_PROBLEM TO SOLVE_
The required output consists solely of the lines from the top of the listing through the line containing "phase_t phase;", transcribed exactly.

_DATASET CONTENT_
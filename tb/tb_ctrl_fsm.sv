// tb_ctrl_fsm: checks every control line in every cycle of a run against a
// schedule built independently here: iteration j (0 .. N-1) shifts at cycle
// 2 + c*j (c = 2 pipelined, 6 non-pipelined), loads R1 one cycle later,
// shifts the divider in the two cycles after that, loads R2 next and stores
// the cycle after; cycles 0 and 1 are the two extra queue-fill shifts. It
// also checks the run length (2N + 6 pipelined, 6N + 2 non-pipelined), the
// busy flag, the done pulse and the stage boundaries, and counts that
// prologue, steady state and epilogue occurred, that runs without a steady
// state occurred, and that both modes ran.
module tb_ctrl_fsm;
  import mavg_pkg::*;
  int checks = 0, failures = 0;
  int n_pro = 0, n_steady = 0, n_epi = 0, n_nosteady = 0, n_seq = 0, n_pipe = 0;
  logic clk = 0, rst_n = 0, start = 0;
  logic [7:0] n_iter;
  logic pipelined = 1;
  ctrl_t  ctrl;
  phase_t phase;
  logic   busy, done;

  ctrl_fsm #(.NW(8)) dut (.clk, .rst_n, .start, .n_iter, .pipelined, .ctrl, .phase, .busy, .done);

  always #5 clk = ~clk;

  initial begin
    repeat (80000) @(posedge clk);
    failures++;
    $display("watchdog expired");
    $display("TB_RESULT checks=%0d failures=%0d", checks, failures);
    $finish;
  end

  // Action at offset k of some iteration j in [0, n) at cycle t?
  function automatic bit at(int t, int k, int n, int c);
    int x = t - 2 - k;
    return x >= 0 && (x % c) == 0 && (x / c) < n;
  endfunction

  task automatic run(int n, bit pipe = 1);
    ctrl_t exp;
    int    t;
    bit    saw_steady = 0;
    int    c     = pipe ? 2 : 6;
    int    total = pipe ? 2 * n + 6 : 6 * n + 2;
    int    epi0  = pipe ? 2 * n + 1 : 6 * n + 1;   // first epilogue cycle
    @(negedge clk);
    n_iter    = 8'(n);
    pipelined = pipe;
    start     = 1;
    @(negedge clk);
    start     = 0;
    n_iter    = 8'($urandom);   // must have been latched
    pipelined = 1'($urandom);
    if (pipe) n_pipe++; else n_seq++;
    for (t = 0; t < total; t++) begin
      exp.s  = (t < 2) || at(t, 0, n, c);
      exp.l1 = at(t, 1, n, c);
      exp.d  = at(t, 2, n, c) || at(t, 3, n, c);
      exp.l2 = at(t, 4, n, c);
      exp.r  = at(t, 5, n, c);
      checks++;
      if (ctrl !== exp || !busy || done) begin
        failures++;
        $display("FAIL N=%0d t=%0d ctrl=%b exp=%b busy=%b done=%b",
                 n, t, ctrl, exp, busy, done);
      end
      // stage boundaries: prologue 7 cycles, epilogue from epi0
      checks++;
      if (phase != ((t < 7) ? PH_PRO : (t >= epi0) ? PH_EPI : PH_STEADY)) begin
        failures++;
        $display("FAIL N=%0d t=%0d phase=%0d", n, t, phase);
      end
      if (phase == PH_PRO && t == 0) n_pro++;
      if (phase == PH_EPI && t == epi0) n_epi++;
      if (phase == PH_STEADY) saw_steady = 1;
      @(negedge clk);
    end
    if (saw_steady) n_steady++; else n_nosteady++;
    checks++;
    if (busy || !done || ctrl != '0) begin
      failures++;
      $display("FAIL N=%0d end: busy=%b done=%b ctrl=%b", n, busy, done, ctrl);
    end
    @(negedge clk);
    checks++;
    if (done) begin failures++; $display("FAIL done longer than one cycle"); end
  endtask

  initial begin
    n_iter = '0;
    repeat (2) @(posedge clk);
    rst_n = 1;
    repeat (3) @(negedge clk);
    checks++;
    if (busy || ctrl != '0) begin failures++; $display("FAIL idle not quiet"); end
    run(3);
    run(4);
    run(5);
    run(10);
    run(37);
    for (int i = 0; i < 10; i++) run(3 + int'($urandom % 60));
    run(255);
    run(1, 0);
    run(2, 0);
    run(7, 0);
    run(4);
    for (int i = 0; i < 6; i++) run(1 + int'($urandom % 40), 0);
    run(255, 0);
    checks += 6;
    if (n_seq == 0)      begin failures++; $display("FAIL no non-pipelined run"); end
    if (n_pipe == 0)     begin failures++; $display("FAIL no pipelined run"); end
    if (n_pro == 0)      begin failures++; $display("FAIL no prologue seen"); end
    if (n_steady == 0)   begin failures++; $display("FAIL no steady state seen"); end
    if (n_epi == 0)      begin failures++; $display("FAIL no epilogue seen"); end
    if (n_nosteady == 0) begin failures++; $display("FAIL no run without steady state"); end
    $display("runs: prologue %0d steady %0d epilogue %0d no-steady %0d pipelined %0d non-pipelined %0d",
             n_pro, n_steady, n_epi, n_nosteady, n_pipe, n_seq);
    $display("TB_RESULT checks=%0d failures=%0d", checks, failures);
    $finish;
  end
endmodule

_RESPONSE_
filename tb/tb_ctrl_fsm.sv
// tb_ctrl_fsm: checks every control line in every cycle of a run against a
// schedule built independently here: iteration j (0 .. N-1) shifts at cycle
// 2 + c*j (c = 2 pipelined, 6 non-pipelined), loads R1 one cycle later,
// shifts the divider in the two cycles after that, loads R2 next and stores
// the cycle after; cycles 0 and 1 are the two extra queue-fill shifts. It
// also checks the run length (2N + 6 pipelined, 6N + 2 non-pipelined), the
// busy flag, the done pulse and the stage boundaries, and counts that
// prologue, steady state and epilogue occurred, that runs without a steady
// state occurred, and that both modes ran.
module tb_ctrl_fsm;
  import mavg_pkg::*;
  int checks = 0, failures = 0;
  int n_pro = 0, n_steady = 0, n_epi = 0, n_nosteady = 0, n_seq = 0, n_pipe = 0;
  logic clk = 0, rst_n = 0, start = 0;
  logic [7:0] n_iter;
  logic pipelined = 1;
  ctrl_t  ctrl;
  phase_t phase;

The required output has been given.